5.11.2 The advertisement referred to in clause 5.11.1 shall indicate the centres other than registered office of the company where the shareholders or the persons entitled to rights may obtain duplicate copies of composite application forms in case they do not receive the original application form within a reasonable time even after opening of the rights issue.
5.11.3 Where the shareholders have neither received the original composite application forms nor are they in a position to obtain the duplicate forms, they may make applications to subscribe to the rights on a plain paper.
5.11.4 The advertisement shall also contain a format to enable the shareholders to make the application on a plain paper containing necessary particulars like name, address, ratio of right issue, issue price, number of shares held, ledger folio numbers, number of shares entitled and applied for, additional shares if any, amount to be paid along with application, particulars of cheque, etc. to be drawn in favour of the company Account - Rights issues.
5.11.5 The advertisement shall further mention that applications can be directly sent by the shareholder through Registered Post together with the application moneys to the company's designated official at the address given in the advertisement.
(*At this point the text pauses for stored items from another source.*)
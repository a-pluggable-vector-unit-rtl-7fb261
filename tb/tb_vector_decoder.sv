// tb_vector_decoder: directed decodes of every supported instruction form,
// the immediate and scalar operands, vsetvli/vsetvl vtype decoding, and the
// illegal cases (wrong opcode, unknown funct6, forbidden forms, masked
// forms, any non-configuration instruction while vtype.vill is set).
//
// Stimulus, timing of the drivers and the reference model are this
// testbench's own; the checked behaviour is the block's as described in
// its own header. Ends with the TB_RESULT line; a watchdog ends a hung run.
module tb_vector_decoder;
  import vu_pkg::*;
  import vtb_pkg::*;
  int checks = 0, failures = 0;
  task automatic check(input logic ok, input string what);
    checks++; if (!ok) begin failures++; $display("FAIL %s", what); end
  endtask
  logic [31:0] instr; logic [63:0] a, b; trans_id_t tid; vtype_t vt; vl_t vl; decoded_t d;
  vector_decoder dut (.instr_i(instr), .scalar_a_i(a), .scalar_b_i(b), .trans_id_i(tid), .vtype_i(vt), .vl_i(vl), .dec_o(d));
  vop_e iops [14] = '{VADD, VSUB, VRSUB, VAND, VOR, VXOR, VSLL, VSRL, VSRA, VMINU, VMIN, VMAXU, VMAX, VMV};
  initial begin
    a = 64'h1234; b = 64'h0000_0000_0000_000E; tid = 3'd5; vl = 8'd17;
    vt = '0; vt.vsew = SEW32; vt.vlmul = 2'd1;
    // integer ops in all three forms
    foreach (iops[i]) for (int k = 0; k < 3; k++) begin
      logic [2:0] f3; logic exp_ill;
      f3 = (k == 0) ? 3'b000 : (k == 1) ? 3'b100 : 3'b011;
      exp_ill = (k == 2 && iops[i] inside {VSUB, VMINU, VMIN, VMAXU, VMAX}) || (k == 0 && iops[i] == VRSUB);
      instr = enc_op(op_funct6(iops[i]), 1'b1, (iops[i] == VMV) ? 0 : 4, 6, f3, 2); #1;
      check(d.illegal == exp_ill, $sformatf("legality of %s form %0d", iops[i].name(), k));
      if (!exp_ill) begin
        check(d.op == iops[i] && d.fu == FU_ALU && d.vd == 2 && d.vs2 == ((iops[i] == VMV) ? 0 : 4) && d.vs1 == 6 && d.writes_vd, "fields");
        check(d.src == ((k == 0) ? SRC_VV : (k == 1) ? SRC_VX : SRC_VI), "operand form");
        check(d.scalar == ((k == 2) ? 64'd6 : a), "scalar operand");
        check(d.sew == SEW32 && d.lmul == 2'd1 && d.vl == vl && d.trans_id == tid && d.instr == instr, "context");
      end
    end
    instr = enc_op(6'b000000, 1'b1, 1, 5'b11101, 3'b011, 2); #1;
    check(d.scalar == 64'hFFFF_FFFF_FFFF_FFFD, "negative immediate sign-extended");
    // multiplier and vmv.x.s
    instr = enc_op(6'b100101, 1'b1, 4, 6, 3'b010, 2); #1; check(!d.illegal && d.op == VMUL && d.fu == FU_MUL && d.src == SRC_VV, "vmul.vv");
    instr = enc_op(6'b100111, 1'b1, 4, 6, 3'b110, 2); #1; check(!d.illegal && d.op == VMULH && d.src == SRC_VX, "vmulh.vx");
    instr = enc_op(6'b100100, 1'b1, 4, 6, 3'b010, 2); #1; check(!d.illegal && d.op == VMULHU, "vmulhu.vv");
    instr = enc_op(6'b010000, 1'b1, 4, 0, 3'b010, 9); #1;
    check(!d.illegal && d.op == VMVXS && d.fu == FU_ALU && d.writes_scalar && !d.writes_vd, "vmv.x.s");
    instr = enc_op(6'b010000, 1'b1, 4, 1, 3'b010, 9); #1; check(d.illegal, "VWXUNARY0 other than vmv.x.s");
    // configuration
    instr = enc_vsetvli(3, 0, 11'b000_0000_1110); #1;
    check(!d.illegal && d.is_cfg && d.op == VSETVLI && d.rs1_is_x0 && !d.rd_is_x0, "vsetvli");
    check(!d.new_vtype.vill && d.new_vtype.vsew == SEW64 && d.new_vtype.vlmul == 2'd2, "vsetvli vtype");
    instr = enc_vsetvli(3, 2, 11'b000_0001_0000); #1; check(d.new_vtype.vill, "SEW 128 gives vill");
    instr = enc_vsetvli(3, 2, 11'b000_0010_0000); #1; check(d.new_vtype.vill, "fractional LMUL gives vill");
    instr = enc_vsetvl(3, 2, 7); #1;
    check(!d.illegal && d.op == VSETVL && d.new_vtype.vsew == SEW64 && d.new_vtype.vlmul == 2'd2, "vsetvl takes vtype from rs2");
    instr = {7'b1100000, 5'd1, 5'd2, 3'b111, 5'd3, 7'b1010111}; #1; check(d.illegal, "reserved OPCFG encoding");
    // illegal
    instr = enc_op(6'b001001, 1'b0, 4, 6, 3'b000, 2); #1; check(d.illegal, "masked form");
    instr = enc_op(6'b111111, 1'b1, 4, 6, 3'b000, 2); #1; check(d.illegal, "unknown funct6");
    instr = enc_op(6'b000000, 1'b1, 4, 6, 3'b001, 2); #1; check(d.illegal, "floating point");
    instr = 32'h0000_0033; #1; check(d.illegal, "not OP-V");
    vt.vill = 1;
    instr = enc_op(6'b000000, 1'b1, 4, 6, 3'b000, 2); #1; check(d.illegal, "vill blocks arithmetic");
    instr = enc_vsetvli(3, 2, 11'b000_0000_0000); #1; check(!d.illegal, "vill does not block vsetvli");
    $display("TB_RESULT checks=%0d failures=%0d", checks, failures);
    $finish;
  end
  initial begin #100000; failures++; $display("TB_RESULT checks=%0d failures=%0d", checks, failures); $finish; end
endmodule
5.11.6 The advertisement may also invite attention of the shareholders to the fact that the shareholders making the applications otherwise than on the standard form shall not be entitled to renounce their rights and shall not utilise the standard form for any purpose including renunciation even if it is received subsequently.
5.11.7 If the shareholder makes an application on plain paper and also in standard form, he may face the risk of rejection of both the applications.
5.12 Appointment of Compliance Officer
5.12.1 An issuer company shall appoint a compliance officer who shall directly liaise with the Board with regard to compliance with various laws, rules, regulations and other directives issued by the Board and investors complaints related matter.
5.12.2 The name of the compliance officer so appointed shall be intimated to the Board.
5.13 Abridged Prospectus
5.13.1 The Lead Merchant Banker shall ensure the following:
i) Every application form distributed by the issuer Company or anyone else is accompanied by a copy of the Abridged Prospectus.
ii) The application form may be stapled to form part of the Abridged Prospectus. Alternatively, it may be a perforated part of the Abridged Prospectus.
iii) The Abridged Prospectus shall not contain matters which are extraneous to the contents of the prospectus.
iv) The Abridged Prospectus shall be printed at least in point 7 size with proper spacing.
v) Enough space shall be provided in the application form to enable the investors to file in various details like name, address, etc.
55.14 Agreements with depositories
5.14.1 The lead manager shall ensure that the issuer company has entered
into agreements with all the depositories for dematerialisation of securities.
He shall also ensure that an option be given to the investors to receive
allotment of securities in dematerialised form through any of the depositories."